─── DATASET ENTRIES

// Pre-encoded NR4SD multiplier system.
// A coefficient ROM (coeff_rom) holds the multiplier coefficients already
// converted to NR4SD form, and the NR4SD multiplier core (nr4sd_mult)
// multiplies the word read out by the plain 2's complement operand A:
//   P = A * COEFFS[addr], 2N-bit 2's complement.
// VARIANT picks the digit set of the low digits, NR4SD- {-2,-1,0,+1} or
// NR4SD+ {-1,0,+1,+2}; the top digit is Modified Booth in both.
// Timing: the ROM read is registered (a rising clk with cen_n low loads the
// word at addr; cen_n high holds it). A goes to the multiplier unregistered,
// so P follows A combinationally for the coefficient currently held.
// The ROM-plus-multiplier architecture is the method's; the ROM size,
// contents and timing are this design's.
module nr4sd_premult_top
  import nr4sd_pkg::*;
#(
  parameter int                 N       = 8,
  parameter nr4sd_variant_e     VARIANT = NR4SD_MINUS,
  parameter int                 DEPTH   = 4,
  parameter logic [DEPTH*N-1:0] COEFFS  = {8'h7F, 8'h59, 8'h9A, 8'h80},
  localparam int                AW      = (DEPTH > 1) ? $clog2(DEPTH) : 1
) (
  input  logic           clk,
  input  logic           cen_n,
  input  logic [AW-1:0]  addr,
  input  logic [N-1:0]   a,
  output logic [2*N-1:0] p
);
  logic [N:0] b_enc;

  coeff_rom #(.N(N), .VARIANT(VARIANT), .DEPTH(DEPTH), .COEFFS(COEFFS)) u_rom (
    .clk  (clk),
    .cen_n(cen_n),
    .addr (addr),
    .q    (b_enc)
  );

  nr4sd_mult #(.N(N), .VARIANT(VARIANT)) u_mult (
    .a    (a),
    .b_enc(b_enc),
    .p    (p)
  );
endmodule
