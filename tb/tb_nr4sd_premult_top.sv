// End-to-end testbench for nr4sd_premult_top.
//
// Three systems run side by side:
//   u_def   - the top at its default parameters (8 bits, NR4SD-, the four
//             default coefficients), every multiplicand times every stored
//             coefficient: one complete operation at full size;
//   u_minus - NR4SD- with a 256-word ROM holding every 8-bit value;
//   u_plus  - NR4SD+ with the same ROM.
// For u_minus and u_plus each word is read through the ROM port and then
// multiplied by all 256 values of A, so every product of two 8-bit numbers
// is checked in both variants against a*b. Checked too: the ROM word is not
// visible before the read edge, and it holds while cen_n is high.
// The mechanisms of the design are counted from the encoded word each system
// reads: every digit value of each NR4SD digit set, every value of the
// Modified Booth top digit, negative partial products and ROM holds. Any
// mechanism that never occurs counts as a failure.
module tb_nr4sd_premult_top;
  import nr4sd_pkg::*;
  import nr4sd_ref_pkg::*;

  function automatic logic [256*8-1:0] all_values();
    logic [256*8-1:0] v;
    for (int i = 0; i < 256; i++) v[i*8 +: 8] = 8'(i);
    return v;
  endfunction
  localparam logic [256*8-1:0] ALL = all_values();

  logic        clk = 1'b0;
  logic        cen_n;
  logic [1:0]  addr_def;
  logic [7:0]  addr_all;
  logic [7:0]  a;
  logic [15:0] p_def, p_minus, p_plus;
  int checks = 0, failures = 0;
  int def_coeff [4] = '{-128, -102, 89, 127};

  // Mechanism counters: digit value + 2 indexes the arrays.
  int minus_digit [5], plus_digit [5], msd_minus [5], msd_plus [5];
  int rom_holds = 0, neg_pp = 0;

  nr4sd_premult_top u_def (
    .clk(clk), .cen_n(cen_n), .addr(addr_def), .a(a), .p(p_def));
  nr4sd_premult_top #(.VARIANT(NR4SD_MINUS), .DEPTH(256), .COEFFS(ALL)) u_minus (
    .clk(clk), .cen_n(cen_n), .addr(addr_all), .a(a), .p(p_minus));
  nr4sd_premult_top #(.VARIANT(NR4SD_PLUS), .DEPTH(256), .COEFFS(ALL)) u_plus (
    .clk(clk), .cen_n(cen_n), .addr(addr_all), .a(a), .p(p_plus));

  always #5 clk = ~clk;

  initial begin
    repeat (50000) @(posedge clk);
    failures++;
    $display("TB_RESULT checks=%0d failures=%0d", checks, failures);
    $finish;
  end

  task automatic count_word(input logic [8:0] w, input nr4sd_variant_e v);
    for (int j = 0; j < 3; j++) begin
      int d = digit_of(65'(w), j, v);
      if (v == NR4SD_MINUS) minus_digit[d+2]++;
      else                  plus_digit[d+2]++;
      if (d < 0) neg_pp++;
    end
    if (v == NR4SD_MINUS) msd_minus[msd_of(65'(w), 8) + 2]++;
    else                  msd_plus[msd_of(65'(w), 8) + 2]++;
  endtask

  task automatic check_p(input string name, input logic [15:0] p, input int want);
    checks++;
    if (int'($signed(p)) != want) begin
      failures++;
      $display("FAIL %s: a=%0d product %0d, expected %0d", name, $signed(a), $signed(p), want);
    end
  endtask

  initial begin
    int bv;
    cen_n    = 1'b0;
    addr_def = 2'd0;
    addr_all = 8'd0;
    a        = 8'd0;
    for (int i = 0; i < 5; i++) begin
      minus_digit[i] = 0; plus_digit[i] = 0; msd_minus[i] = 0; msd_plus[i] = 0;
    end

    // 1. Default system: read each coefficient, multiply by every A.
    for (int w = 0; w < 4; w++) begin
      @(negedge clk);
      addr_def = 2'(w);
      @(posedge clk);
      #1;
      for (int ai = -128; ai < 128; ai++) begin
        a = 8'(ai);
        #1;
        check_p("default", p_def, ai * def_coeff[w]);
      end
    end

    // 2. Full ROMs, both variants: every coefficient times every A.
    for (int w = 0; w < 256; w++) begin
      @(negedge clk);
      addr_all = 8'(w);
      bv = int'($signed(8'(w)));
      a  = 8'd7;
      #1;
      if (w > 0) begin
        // Before the edge the previous word is still on the ROM output.
        check_p("minus before edge", p_minus, 7 * int'($signed(8'(w - 1))));
      end
      @(posedge clk);
      #1;
      count_word(u_minus.b_enc, NR4SD_MINUS);
      count_word(u_plus.b_enc, NR4SD_PLUS);
      for (int ai = -128; ai < 128; ai++) begin
        a = 8'(ai);
        #1;
        check_p("NR4SD-", p_minus, ai * bv);
        check_p("NR4SD+", p_plus, ai * bv);
      end
    end

    // 3. ROM hold: with cen_n high the last word (-1) stays.
    @(negedge clk);
    cen_n = 1'b1;
    for (int w = 0; w < 8; w++) begin
      addr_all = 8'(w * 37);
      addr_def = 2'(w);
      a        = 8'(w * 19 + 3);
      @(posedge clk);
      #1;
      rom_holds++;
      check_p("hold NR4SD-", p_minus, -int'($signed(a)));
      check_p("hold NR4SD+", p_plus, -int'($signed(a)));
      check_p("hold default", p_def, int'($signed(a)) * def_coeff[3]);
      @(negedge clk);
    end

    // Every mechanism must have occurred.
    for (int d = -2; d <= 1; d++) begin
      checks++;
      if (minus_digit[d+2] == 0) begin
        failures++;
        $display("FAIL NR4SD- digit %0d never used", d);
      end
    end
    for (int d = -1; d <= 2; d++) begin
      checks++;
      if (plus_digit[d+2] == 0) begin
        failures++;
        $display("FAIL NR4SD+ digit %0d never used", d);
      end
    end
    for (int d = -2; d <= 2; d++) begin
      checks += 2;
      if (msd_minus[d+2] == 0 || msd_plus[d+2] == 0) begin
        failures++;
        $display("FAIL top digit %0d never used", d);
      end
    end
    checks += 2;
    if (rom_holds == 0) failures++;
    if (neg_pp == 0) failures++;
    $display("mechanisms: NR4SD- digits -2:%0d -1:%0d 0:%0d +1:%0d", minus_digit[0], minus_digit[1], minus_digit[2], minus_digit[3]);
    $display("mechanisms: NR4SD+ digits -1:%0d 0:%0d +1:%0d +2:%0d", plus_digit[1], plus_digit[2], plus_digit[3], plus_digit[4]);
    $display("mechanisms: top digit (NR4SD-) -2..+2: %0d %0d %0d %0d %0d", msd_minus[0], msd_minus[1], msd_minus[2], msd_minus[3], msd_minus[4]);
    $display("mechanisms: top digit (NR4SD+) -2..+2: %0d %0d %0d %0d %0d", msd_plus[0], msd_plus[1], msd_plus[2], msd_plus[3], msd_plus[4]);
    $display("mechanisms: negative low digits %0d, ROM holds %0d", neg_pp, rom_holds);
    $display("TB_RESULT checks=%0d failures=%0d", checks, failures);
    $finish;
  end
endmodule
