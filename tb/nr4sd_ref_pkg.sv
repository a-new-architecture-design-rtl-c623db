// Reference model for the testbenches: NR4SD encoding and decoding computed
// arithmetically, digit by digit, independently of the gate-level RTL.
// Word layout as in the RTL: digit j < k-1 in bits [2j+1:2j], the Modified
// Booth top digit {s, one, two} in bits [n:n-2].
package nr4sd_ref_pkg;
  import nr4sd_pkg::*;

  // Value of low digit j of an encoded word.
  function automatic int digit_of(input logic [64:0] enc, input int j, input nr4sd_variant_e v);
    int hi = int'(enc[2*j+1]);
    int lo = int'(enc[2*j]);
    return (v == NR4SD_MINUS) ? (-2 * hi + lo) : (2 * hi - lo);
  endfunction

  // Value of the Modified Booth top digit.
  function automatic int msd_of(input logic [64:0] enc, input int n);
    int s   = int'(enc[n]);
    int one = int'(enc[n-1]);
    int two = int'(enc[n-2]);
    return (s != 0 ? -1 : 1) * (one + 2 * two);
  endfunction

  // Value represented by an encoded word.
  function automatic longint value_of(input logic [64:0] enc, input int n, input nr4sd_variant_e v);
    longint acc = 0;
    for (int j = 0; j < n / 2 - 1; j++) acc += longint'(digit_of(enc, j, v)) <<< (2 * j);
    acc += longint'(msd_of(enc, n)) <<< (n - 2);
    return acc;
  endfunction

  // Encode an n-bit 2's complement number: each low digit is the value
  // 2 b_2j+1 + b_2j + c_2j brought into the variant's digit set by taking
  // 4 off and passing a carry up; the top digit is -2 b_n-1 + b_n-2 + c.
  function automatic logic [64:0] encode(input logic [63:0] b, input int n, input nr4sd_variant_e v);
    logic [64:0] enc = '0;
    int c = 0;
    int val, d, top;
    for (int j = 0; j < n / 2 - 1; j++) begin
      val = 2 * int'(b[2*j+1]) + int'(b[2*j]) + c;
      if (v == NR4SD_MINUS) c = (val >= 2) ? 1 : 0;
      else                  c = (val >= 3) ? 1 : 0;
      d = val - 4 * c;
      if (v == NR4SD_MINUS) begin
        case (d)
          1:  enc[2*j +: 2] = 2'b01;
          -2: enc[2*j +: 2] = 2'b10;
          -1: enc[2*j +: 2] = 2'b11;
          default: enc[2*j +: 2] = 2'b00;
        endcase
      end else begin
        case (d)
          -1: enc[2*j +: 2] = 2'b01;
          2:  enc[2*j +: 2] = 2'b10;
          1:  enc[2*j +: 2] = 2'b11;
          default: enc[2*j +: 2] = 2'b00;
        endcase
      end
    end
    top = -2 * int'(b[n-1]) + int'(b[n-2]) + c;
    enc[n]   = b[n-1];
    enc[n-1] = (top == 1 || top == -1);
    enc[n-2] = (top == 2 || top == -2);
    return enc;
  endfunction
endpackage
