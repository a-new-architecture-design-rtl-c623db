// Full-size testbench for nr4sd_premult_top at its default parameters
// (8-bit operands, NR4SD-, ROM with -128, -102, +89, +127). Reads every ROM
// word through the ROM port and multiplies it by every 8-bit value of A,
// checking P = A * B; then checks that the product holds its coefficient
// while cen_n is high and the address changes, and that a new word appears
// only after the clock edge of its read.
module tb_nr4sd_premult_top_full;
  logic        clk = 1'b0;
  logic        cen_n;
  logic [1:0]  addr;
  logic [7:0]  a;
  logic [15:0] p;
  int checks = 0, failures = 0;
  int coeff [4] = '{-128, -102, 89, 127};

  nr4sd_premult_top dut (.clk(clk), .cen_n(cen_n), .addr(addr), .a(a), .p(p));

  always #5 clk = ~clk;

  initial begin
    repeat (10000) @(posedge clk);
    failures++;
    $display("TB_RESULT checks=%0d failures=%0d", checks, failures);
    $finish;
  end

  task automatic check_p(input string what, input int want);
    checks++;
    if (int'($signed(p)) != want) begin
      failures++;
      $display("FAIL %s: a=%0d product %0d, expected %0d", what, $signed(a), $signed(p), want);
    end
  endtask

  initial begin
    cen_n = 1'b0;
    addr  = 2'd0;
    a     = 8'd1;
    @(posedge clk);
    #1;
    check_p("first read", coeff[0]);
    for (int w = 0; w < 4; w++) begin
      @(negedge clk);
      addr = 2'(w);
      a    = 8'd1;
      #1;
      // Until the edge the previously read word stays.
      check_p("before edge", coeff[(w == 0) ? 0 : w - 1]);
      @(posedge clk);
      #1;
      for (int ai = -128; ai < 128; ai++) begin
        a = 8'(ai);
        #1;
        check_p("product", ai * coeff[w]);
      end
    end
    @(negedge clk);
    cen_n = 1'b1;
    for (int w = 0; w < 4; w++) begin
      addr = 2'(w);
      a    = 8'(w * 41 - 100);
      @(posedge clk);
      #1;
      check_p("hold", int'($signed(a)) * coeff[3]);
      @(negedge clk);
    end
    $display("TB_RESULT checks=%0d failures=%0d", checks, failures);
    $finish;
  end
endmodule
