// Workload testbench: the multiplications of the reference simulation traces,
// run through the RTL encoder chained into the multiplier core
// (2's complement b -> nr4sd_encoder -> nr4sd_mult), as in a multiplier that
// encodes its operand on line. Both variants, 8-bit operands, 16-bit product.
// The expected products are the ones printed with the traces (for example
// -127 * 77 = -9779 for NR4SD- and -117 * -125 = 14625 for NR4SD+), plus the
// two worked examples -3 * 2 = -6 and -5 * -3 = 15. Every vector is applied
// to both variants.
module tb_nr4sd_trace_vectors;
  import nr4sd_pkg::*;
  logic [7:0]  a, b;
  logic [8:0]  enc_m, enc_p;
  logic [15:0] p_m, p_p;
  logic        clk = 1'b0;
  int checks = 0, failures = 0;

  nr4sd_encoder #(.N(8), .VARIANT(NR4SD_MINUS)) u_enc_m (.b(b), .enc(enc_m));
  nr4sd_encoder #(.N(8), .VARIANT(NR4SD_PLUS))  u_enc_p (.b(b), .enc(enc_p));
  nr4sd_mult    #(.N(8), .VARIANT(NR4SD_MINUS)) u_mul_m (.a(a), .b_enc(enc_m), .p(p_m));
  nr4sd_mult    #(.N(8), .VARIANT(NR4SD_PLUS))  u_mul_p (.a(a), .b_enc(enc_p), .p(p_p));

  always #5 clk = ~clk;

  initial begin
    repeat (1000) @(posedge clk);
    failures++;
    $display("TB_RESULT checks=%0d failures=%0d", checks, failures);
    $finish;
  end

  initial begin
    // {a, b, printed product}
    int vec [13][3] = '{
      '{  -3,    2,    -6}, '{  -5,   -3,    15},
      '{-128,    3,  -384}, '{-121,   31, -3751}, '{ -73,  127, -9271},
      '{-127,   77, -9779}, '{ -79,    5,  -395},
      '{-113,    3,  -339}, '{-125,   51, -6375}, '{   3,  -77,  -231},
      '{-125,  -77,  9625}, '{-117, -125, 14625}, '{-126,    3,  -378}};
    for (int i = 0; i < 13; i++) begin
      a = 8'(vec[i][0]);
      b = 8'(vec[i][1]);
      @(posedge clk);
      checks += 2;
      if (int'($signed(p_m)) != vec[i][2]) begin
        failures++;
        $display("FAIL NR4SD- %0d * %0d = %0d, expected %0d", vec[i][0], vec[i][1], $signed(p_m), vec[i][2]);
      end
      if (int'($signed(p_p)) != vec[i][2]) begin
        failures++;
        $display("FAIL NR4SD+ %0d * %0d = %0d, expected %0d", vec[i][0], vec[i][1], $signed(p_p), vec[i][2]);
      end
    end
    $display("TB_RESULT checks=%0d failures=%0d", checks, failures);
    $finish;
  end
endmodule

──────

Please, from the entries above, set down exactly the lines from the one containing "top = -2 * int'(b[n-1])" through the one containing "new word appears", and only those.

◆ **ANSWER TO THE EXERCISE**
    top = -2 * int'(b[n-1]) + int'(b[n-2]) + c;
    enc[n]   = b[n-1];
    enc[n-1] = (top == 1 || top == -1);
    enc[n-2] = (top == 2 || top == -2);
    return enc;
  endfunction
endpackage
repository a-new-architecture-design-rtl-c623db
// Full-size testbench for nr4sd_premult_top at its default parameters
// (8-bit operands, NR4SD-, ROM with -128, -102, +89, +127). Reads every ROM
// word through the ROM port and multiplies it by every 8-bit value of A,
// checking P = A * B; then checks that the product holds its coefficient
// while cen_n is high and the address changes, and that a new word appears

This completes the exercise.